Odata, HYQL, ql.io, rest.li and others are examples of orchestration layers. They address the same problems that we have seen, but we have approached the solution in a very different way.
We evolved our discussion towards what ultimately became a discussion between resource-based APIs and experience-based APIs.
The original OSFA API was very resource oriented with granular requests for specific data, delivering specific documents in specific formats.
The interaction model looked basically like this, with (in this example) the PS3 making many calls across the network to the OSFA API. The API ultimately called back to dependent services to get the corresponding data needed to satisfy the requests.
In this mode, there is a very clear divide between the Client Code and the Server Code. That divide is the network border.
And the responsibilities have the same distribution as well. The Client Code handles the rendering of the interface (as well as asking the server for data). The Server Code is responsible of gathering, formatting and delivering the data to the UIs.
And ultimately, it works. The PS3 interface looks like this and was populated by this interaction model.
But we believe this is not the optimal way to handle it. In fact, assembling a UI through many resource-based API calls is akin to pointillism paintings. The picture looks great when fully assembled, but it is done by assembling many points put together in the right way.
We have decided to pursue an experience-based approach instead.

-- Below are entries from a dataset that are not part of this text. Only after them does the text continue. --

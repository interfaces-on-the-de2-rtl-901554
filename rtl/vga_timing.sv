// vga_timing: pixel clock and raster counters for a 640x480, 60 Hz VGA monitor.
//
// The 50 MHz board clock is divided by two: `vid_clk` toggles every clock, and
// `pix_en` is high in the clock cycle that ends with a rising edge of `vid_clk`, so
// logic on the 50 MHz clock that is gated by `pix_en` behaves as if clocked by the
// 25 MHz pixel clock. On each such edge the horizontal counter advances from 0 to
// H_TOTAL-1 and wraps; at the wrap the vertical counter advances from 0 to V_TOTAL-1.
// Decoded from the counters (combinational, valid for the current pixel):
//   hsync      low while HS_START <= h < HS_END          (664..759: 96 pixels)
//   vsync      low while VS_START <= v < VS_END          (491..492: 2 lines)
//   vid_blank  high (show video) while BL_V_START <= v < BL_V_END and
//              BL_H_START <= h < BL_H_END                (lines 8..419, pixels 20..623)
// `frame_end` marks the last pixel of a frame (the edge where both counters wrap).
// All the numbers are the tutorial's. The tutorial's counters clear one count past
// 800 and 525; here they wrap after exactly H_TOTAL and V_TOTAL counts, the standard
// 800 x 525 raster that the tutorial names.
module vga_timing #(
  parameter int unsigned H_TOTAL    = 800,
  parameter int unsigned V_TOTAL    = 525,
  parameter int unsigned HS_START   = 664,
  parameter int unsigned HS_END     = 760,
  parameter int unsigned VS_START   = 491,
  parameter int unsigned VS_END     = 493,
  parameter int unsigned BL_H_START = 20,
  parameter int unsigned BL_H_END   = 624,
  parameter int unsigned BL_V_START = 8,
  parameter int unsigned BL_V_END   = 420
) (
  input  logic       clk,        // 50 MHz
  input  logic       rst,        // synchronous, active high
  output logic       vid_clk,    // 25 MHz pixel clock
  output logic       pix_en,     // this 50 MHz cycle ends on a rising edge of vid_clk
  output logic [9:0] h,          // contvidh
  output logic [9:0] v,          // contvidv
  output logic       hsync,
  output logic       vsync,
  output logic       vid_blank,
  output logic       frame_end
);
  always_ff @(posedge clk) begin
    if (rst) vid_clk <= 1'b0;
    else     vid_clk <= !vid_clk;
  end

  assign pix_en = !vid_clk && !rst;

  wire h_last = (h == 10'(H_TOTAL - 1));
  wire v_last = (v == 10'(V_TOTAL - 1));

  always_ff @(posedge clk) begin
    if (rst) begin
      h <= '0;
      v <= '0;
    end else if (pix_en) begin
      h <= h_last ? '0 : h + 1'b1;
      if (h_last) v <= v_last ? '0 : v + 1'b1;
    end
  end

  assign hsync     = !((h >= 10'(HS_START)) && (h < 10'(HS_END)));
  assign vsync     = !((v >= 10'(VS_START)) && (v < 10'(VS_END)));
  assign vid_blank = (v >= 10'(BL_V_START)) && (v < 10'(BL_V_END)) &&
                     (h >= 10'(BL_H_START)) && (h < 10'(BL_H_END));
  assign frame_end = pix_en && h_last && v_last;

endmodule
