// tb_vga_timing: the default 800 x 525 raster. Measures, in 50 MHz clocks, the hsync
// and vsync periods and pulse widths, the frame_end period, the 25 MHz pixel clock,
// the number of displayed (vid_blank high) pixels per frame and where in the line the
// display window starts, all against the tutorial's numbers.
module tb_vga_timing;
  logic clk = 1'b0, rst = 1'b1;
  logic vid_clk, pix_en, hsync, vsync, vid_blank, frame_end;
  logic [9:0] h, v;
  int checks = 0, failures = 0;

  vga_timing dut (.clk(clk), .rst(rst), .vid_clk(vid_clk), .pix_en(pix_en), .h(h), .v(v),
                  .hsync(hsync), .vsync(vsync), .vid_blank(vid_blank), .frame_end(frame_end));

  always #10 clk = !clk;

  task automatic check(input logic ok, input string what);
    checks++;
    if (!ok) begin failures++; if (failures < 20) $display("FAIL %s", what); end
  endtask

  int t = 0, hs_fall = -1, hs_rise = -1, vs_fall = -1, fe = -1, bl_cnt = 0, frames = 0;
  int hs_checks = 0;
  logic hs_p = 1'b1, vs_p = 1'b1, bl_p = 1'b0, vc_p = 1'b0;

  always @(posedge clk) begin
    t++;
    if (!rst) begin
      if (t > 5) check(vid_clk != vc_p, "pixel clock toggles every 50 MHz clock");
      if (pix_en && vid_blank) bl_cnt++;
      if (!hsync && hs_p) begin
        if (hs_fall >= 0 && hs_checks < 2000) begin
          check(t - hs_fall == 1600, $sformatf("hsync period %0d", t - hs_fall));
          hs_checks++;
        end
        hs_fall = t;
      end
      if (hsync && !hs_p) begin
        if (hs_checks < 2000) check(t - hs_fall == 192, $sformatf("hsync width %0d", t - hs_fall));
        hs_rise = t;
      end
      if (vid_blank && !bl_p) check(t - hs_rise == 120, $sformatf("display starts %0d clocks after hsync", t - hs_rise));
      if (!vsync && vs_p) begin
        if (vs_fall >= 0) check(t - vs_fall == 840000, $sformatf("vsync period %0d", t - vs_fall));
        vs_fall = t;
      end
      if (vsync && !vs_p) check(t - vs_fall == 2 * 1600, $sformatf("vsync width %0d", t - vs_fall));
      if (frame_end) begin
        if (fe >= 0) begin
          check(t - fe == 840000, $sformatf("frame period %0d", t - fe));
          check(bl_cnt == 412 * 604, $sformatf("%0d displayed pixels per frame", bl_cnt));
          frames++;
        end
        fe = t;
        bl_cnt = 0;
      end
    end
    hs_p = hsync; vs_p = vsync; bl_p = vid_blank; vc_p = vid_clk;
  end

  initial begin
    repeat (3) @(posedge clk);
    rst <= 1'b0;
    wait (frames == 2);
    repeat (10) @(posedge clk);
    $display("TB_RESULT checks=%0d failures=%0d", checks, failures);
    $finish;
  end

  initial begin
    repeat (4 * 840000) @(posedge clk);
    failures++;
    $display("watchdog expired");
    $display("TB_RESULT checks=%0d failures=%0d", checks, failures);
    $finish;
  end
endmodule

Rather than making many API requests to assemble the PS3 home screen, the PS3 will potentially make a single request to a custom, optimized endpoint.

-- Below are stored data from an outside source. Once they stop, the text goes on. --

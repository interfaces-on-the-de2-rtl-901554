// video_capture: turns the video decoder's 8-bit, 27 MHz pixel stream into SRAM byte
// writes, one interlaced frame per memory half.
//
// Three counters follow the decoder's sync outputs (both taken as active low):
//   horizontal  pixel clocks since the last falling edge of HS
//   line        HS falling edges since the last falling edge of VS
//   field       VS falling edges (2 bits): bit 0 tells odd from even field, bit 1
//               picks the memory half and so changes every two fields (one frame)
// A pixel is inside the capture window when H_START < horizontal <= H_END and
// V_START < line <= V_END (defaults 300/1548 and 30/240: 1248 clocks by 210 lines).
// The decoder sends two bytes per pixel; only every other byte of the window is kept,
// so a field gives 624 x 210 bytes. A window counter, cleared at each VS, counts window
// clocks; its bit 0 picks the kept bytes and its upper bits are the word address
// inside the half. Both fields of a frame use the same word addresses: the odd field
// (field bit 0 = 0) goes to the low byte lane (LB) and the even field to the high lane
// (UB), so each 16-bit word holds one pixel of two neighbouring lines. Field bit 1 = 1
// writes the lower half (words 0..), 0 writes the upper half (words 0x20000..).
// Outputs are registered: `wr_valid` and `wr` appear one clock after the input byte
// enters the first register stage, i.e. two clocks after it is on the pins. `we_n`,
// `ud_n`, `ld_n` are the active-low strobes of the write that `wr` describes, for probing.
// `write_half_low` is field bit 1 (1: the lower half is being written).
// The window numbers, the counters, the lane and half assignment follow the tutorial;
// the sync edge choice, the saturating counters and the single window counter (in
// place of one counter per half) are this design's.
module video_capture
  import de2_video_pkg::*;
#(
  parameter int unsigned H_START = 300,   // window opens after this many pixel clocks
  parameter int unsigned H_END   = 1548,  // and closes after this one
  parameter int unsigned V_START = 30,    // lines skipped at the top of a field
  parameter int unsigned V_END   = 240    // last line captured
) (
  input  logic       clk,       // 27 MHz decoder clock
  input  logic       rst,       // synchronous, active high
  input  logic [7:0] td_data,
  input  logic       td_hs,     // active low
  input  logic       td_vs,     // active low
  output logic       wr_valid,  // one byte to store
  output cam_write_t wr,
  output logic       we_n,
  output logic       ud_n,
  output logic       ld_n,
  output logic       vert,      // line counter inside the window
  output logic       horiz,     // pixel counter inside the window
  output logic       frame,     // both: the capture window
  output logic       write_half_low,
  output logic [1:0] field
);
  logic [7:0]  data_q;
  logic        hs_q, vs_q, hs_prev, vs_prev;
  logic [10:0] horizontal;
  logic [9:0]  line;
  logic [17:0] win_cnt;

  always_ff @(posedge clk) begin
    data_q <= td_data;
    if (rst) begin
      hs_q    <= 1'b1;
      vs_q    <= 1'b1;
      hs_prev <= 1'b1;
      vs_prev <= 1'b1;
    end else begin
      hs_q    <= td_hs;
      vs_q    <= td_vs;
      hs_prev <= hs_q;
      vs_prev <= vs_q;
    end
  end

  wire hs_fall = hs_prev && !hs_q;
  wire vs_fall = vs_prev && !vs_q;

  always_ff @(posedge clk) begin
    if (rst) begin
      horizontal <= '0;
      line       <= '0;
      field      <= '0;
    end else begin
      if (hs_fall)              horizontal <= '0;
      else if (!(&horizontal))        horizontal <= horizontal + 1'b1;
      if (vs_fall)              line <= '0;
      else if (hs_fall && !(&line))   line <= line + 1'b1;
      if (vs_fall)              field <= field + 1'b1;
    end
  end

  assign vert  = (line > 10'(V_START)) && (line <= 10'(V_END));
  assign horiz = (horizontal > 11'(H_START)) && (horizontal <= 11'(H_END));
  assign frame = vert && horiz;
  assign write_half_low = field[1];

  always_ff @(posedge clk) begin
    if (rst || vs_fall) win_cnt <= '0;
    else if (frame)     win_cnt <= win_cnt + 1'b1;
  end

  always_ff @(posedge clk) begin
    if (rst) begin
      wr_valid <= 1'b0;
      wr       <= '0;
    end else begin
      wr_valid <= frame && !win_cnt[0] && !vs_fall;
      if (frame && !win_cnt[0]) begin
        wr.addr  <= (field[1] ? HALF_LOW_BASE : HALF_HIGH_BASE) | SRAM_AW'(win_cnt[17:1]);
        wr.upper <= field[0];
        wr.data  <= data_q;
      end
    end
  end

  assign we_n = !wr_valid;
  assign ud_n = !(wr_valid && wr.upper);
  assign ld_n = !(wr_valid && !wr.upper);

endmodule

In an experience-based interaction, the PS3 can potentially make asingle request across the network border to a scripting layer (currently Groovy), in this example to provide the data for the PS3 home screen. The call goes to a very specific, custom endpoint for the PS3 or for a shared UI. The Groovy script then interprets what is needed for the PS3 home screen and triggers a series of calls to the Java API running in the same JVM as the Groovy scripts. The Java API is essentially a series of methods that individually know how to gather the corresponding data from the dependent services. The Java API then returns the data to the Groovy script who then formats and delivers the very specific data back to the PS3.
We also introduced RxJava into this layer to improve our ability to handle concurrency and callbacks. RxJava is open source in our github repository.
In this model, the border between Client Code and Server Code is no longer the network border. It is now back on the server. The Groovy is essentially a client adapter written by the client teams.
And the distribution of work changes as well. The client teams continue to handle UI rendering, but now are also responsible for the formatting and delivery of content. The API team, in terms of the data side of things, is responsible for the data gathering and hand-off to the client adapters. Of course, the API team does many other things, including resiliency, scaling, dependency interactions, etc. This model is essentially a platform for API development.
If resource-based APIs assemble data like pointillism, experience-based APIs assemble data like a photograph. The experience-based approach captures and delivers it all at once.
All of the open source components discussed here, as well as many others, can be found at the Netflix github repository.